TASK INSTRUCTIONS:
Starting at the top of the entries below, print each line exactly until the line with "therm(i,j) = qh[j]" has been printed too.

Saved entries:
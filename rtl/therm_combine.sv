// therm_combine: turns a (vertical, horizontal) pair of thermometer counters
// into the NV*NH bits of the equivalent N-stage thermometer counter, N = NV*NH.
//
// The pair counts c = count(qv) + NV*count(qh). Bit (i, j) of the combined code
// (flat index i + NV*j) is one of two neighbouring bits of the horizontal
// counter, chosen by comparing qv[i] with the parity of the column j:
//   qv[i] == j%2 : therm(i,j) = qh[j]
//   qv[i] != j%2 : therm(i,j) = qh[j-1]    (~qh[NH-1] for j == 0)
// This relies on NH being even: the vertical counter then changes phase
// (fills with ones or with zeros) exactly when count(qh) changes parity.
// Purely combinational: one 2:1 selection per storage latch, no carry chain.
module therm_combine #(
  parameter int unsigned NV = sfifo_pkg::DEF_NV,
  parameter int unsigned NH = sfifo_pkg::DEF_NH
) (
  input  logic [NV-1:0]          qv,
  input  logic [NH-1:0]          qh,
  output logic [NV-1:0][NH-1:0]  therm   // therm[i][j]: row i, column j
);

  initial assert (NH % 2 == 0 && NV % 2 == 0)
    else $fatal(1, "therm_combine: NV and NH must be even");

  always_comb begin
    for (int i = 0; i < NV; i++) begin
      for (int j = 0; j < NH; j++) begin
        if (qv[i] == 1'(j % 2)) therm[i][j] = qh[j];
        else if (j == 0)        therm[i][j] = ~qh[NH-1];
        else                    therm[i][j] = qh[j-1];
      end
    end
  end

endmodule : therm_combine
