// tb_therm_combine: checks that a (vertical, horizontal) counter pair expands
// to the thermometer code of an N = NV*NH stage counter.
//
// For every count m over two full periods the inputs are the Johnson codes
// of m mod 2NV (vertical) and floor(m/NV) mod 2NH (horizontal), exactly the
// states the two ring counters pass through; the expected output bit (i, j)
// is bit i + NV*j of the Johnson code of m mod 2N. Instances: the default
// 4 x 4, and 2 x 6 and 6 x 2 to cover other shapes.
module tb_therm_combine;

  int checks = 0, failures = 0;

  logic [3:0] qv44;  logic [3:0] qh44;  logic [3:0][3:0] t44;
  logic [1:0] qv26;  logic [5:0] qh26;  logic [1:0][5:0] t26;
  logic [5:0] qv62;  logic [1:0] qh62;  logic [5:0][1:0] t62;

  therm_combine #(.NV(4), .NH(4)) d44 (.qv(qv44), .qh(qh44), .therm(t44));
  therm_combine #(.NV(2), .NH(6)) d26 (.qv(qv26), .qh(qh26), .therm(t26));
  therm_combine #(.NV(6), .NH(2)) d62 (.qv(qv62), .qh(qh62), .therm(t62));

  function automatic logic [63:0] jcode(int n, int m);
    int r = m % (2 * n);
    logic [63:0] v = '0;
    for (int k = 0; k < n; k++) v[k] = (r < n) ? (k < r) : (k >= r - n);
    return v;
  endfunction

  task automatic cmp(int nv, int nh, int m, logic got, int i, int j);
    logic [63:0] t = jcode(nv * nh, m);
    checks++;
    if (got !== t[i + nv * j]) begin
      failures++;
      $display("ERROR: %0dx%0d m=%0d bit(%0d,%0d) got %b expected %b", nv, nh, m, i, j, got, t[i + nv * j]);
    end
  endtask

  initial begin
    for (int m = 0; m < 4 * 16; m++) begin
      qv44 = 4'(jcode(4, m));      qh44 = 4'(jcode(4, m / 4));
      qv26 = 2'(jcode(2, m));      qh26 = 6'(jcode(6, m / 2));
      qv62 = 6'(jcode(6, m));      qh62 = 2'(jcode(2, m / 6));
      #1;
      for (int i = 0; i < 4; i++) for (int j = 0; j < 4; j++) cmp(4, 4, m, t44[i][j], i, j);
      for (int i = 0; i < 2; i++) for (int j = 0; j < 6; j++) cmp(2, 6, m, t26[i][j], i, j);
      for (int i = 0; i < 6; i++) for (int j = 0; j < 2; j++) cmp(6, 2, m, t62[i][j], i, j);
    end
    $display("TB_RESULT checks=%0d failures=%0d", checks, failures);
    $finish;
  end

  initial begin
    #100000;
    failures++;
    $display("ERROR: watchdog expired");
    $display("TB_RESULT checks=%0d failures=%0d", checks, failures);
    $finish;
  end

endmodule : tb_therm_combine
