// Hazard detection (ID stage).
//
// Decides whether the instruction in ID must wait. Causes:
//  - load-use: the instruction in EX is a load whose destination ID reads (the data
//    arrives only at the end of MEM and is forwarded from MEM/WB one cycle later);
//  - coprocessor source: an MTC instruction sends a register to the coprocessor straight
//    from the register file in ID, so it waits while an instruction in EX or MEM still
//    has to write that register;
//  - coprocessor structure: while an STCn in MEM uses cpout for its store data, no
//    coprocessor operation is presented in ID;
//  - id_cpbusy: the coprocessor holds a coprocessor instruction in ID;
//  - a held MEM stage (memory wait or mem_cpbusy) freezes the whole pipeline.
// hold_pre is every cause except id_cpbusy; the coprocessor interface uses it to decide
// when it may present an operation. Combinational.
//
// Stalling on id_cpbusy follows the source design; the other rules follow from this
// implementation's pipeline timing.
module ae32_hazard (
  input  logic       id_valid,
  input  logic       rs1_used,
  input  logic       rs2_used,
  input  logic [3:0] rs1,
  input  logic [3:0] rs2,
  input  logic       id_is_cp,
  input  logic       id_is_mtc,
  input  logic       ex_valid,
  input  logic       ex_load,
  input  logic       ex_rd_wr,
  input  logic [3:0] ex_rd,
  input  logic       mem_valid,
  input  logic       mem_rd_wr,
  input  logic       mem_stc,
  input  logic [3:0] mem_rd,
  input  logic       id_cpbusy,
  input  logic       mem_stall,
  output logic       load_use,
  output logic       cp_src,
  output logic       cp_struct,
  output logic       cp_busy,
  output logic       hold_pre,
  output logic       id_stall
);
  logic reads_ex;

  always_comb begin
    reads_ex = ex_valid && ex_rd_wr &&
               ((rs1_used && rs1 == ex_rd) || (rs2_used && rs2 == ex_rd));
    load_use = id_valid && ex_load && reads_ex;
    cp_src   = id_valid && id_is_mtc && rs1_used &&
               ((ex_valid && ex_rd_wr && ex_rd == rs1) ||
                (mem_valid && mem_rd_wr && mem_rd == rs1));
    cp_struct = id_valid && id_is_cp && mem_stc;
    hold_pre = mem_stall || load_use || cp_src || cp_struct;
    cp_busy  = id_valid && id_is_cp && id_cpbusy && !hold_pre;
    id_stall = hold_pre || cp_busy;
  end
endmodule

SOLUTION TO THE EXERCISE:
filename rtl/therm_combine.sv
// therm_combine: turns a (vertical, horizontal) pair of thermometer counters
// into the NV*NH bits of the equivalent N-stage thermometer counter, N = NV*NH.
//
// The pair counts c = count(qv) + NV*count(qh). Bit (i, j) of the combined code
// (flat index i + NV*j) is one of two neighbouring bits of the horizontal
// counter, chosen by comparing qv[i] with the parity of the column j:
//   qv[i] == j%2 : therm(i,j) = qh[j]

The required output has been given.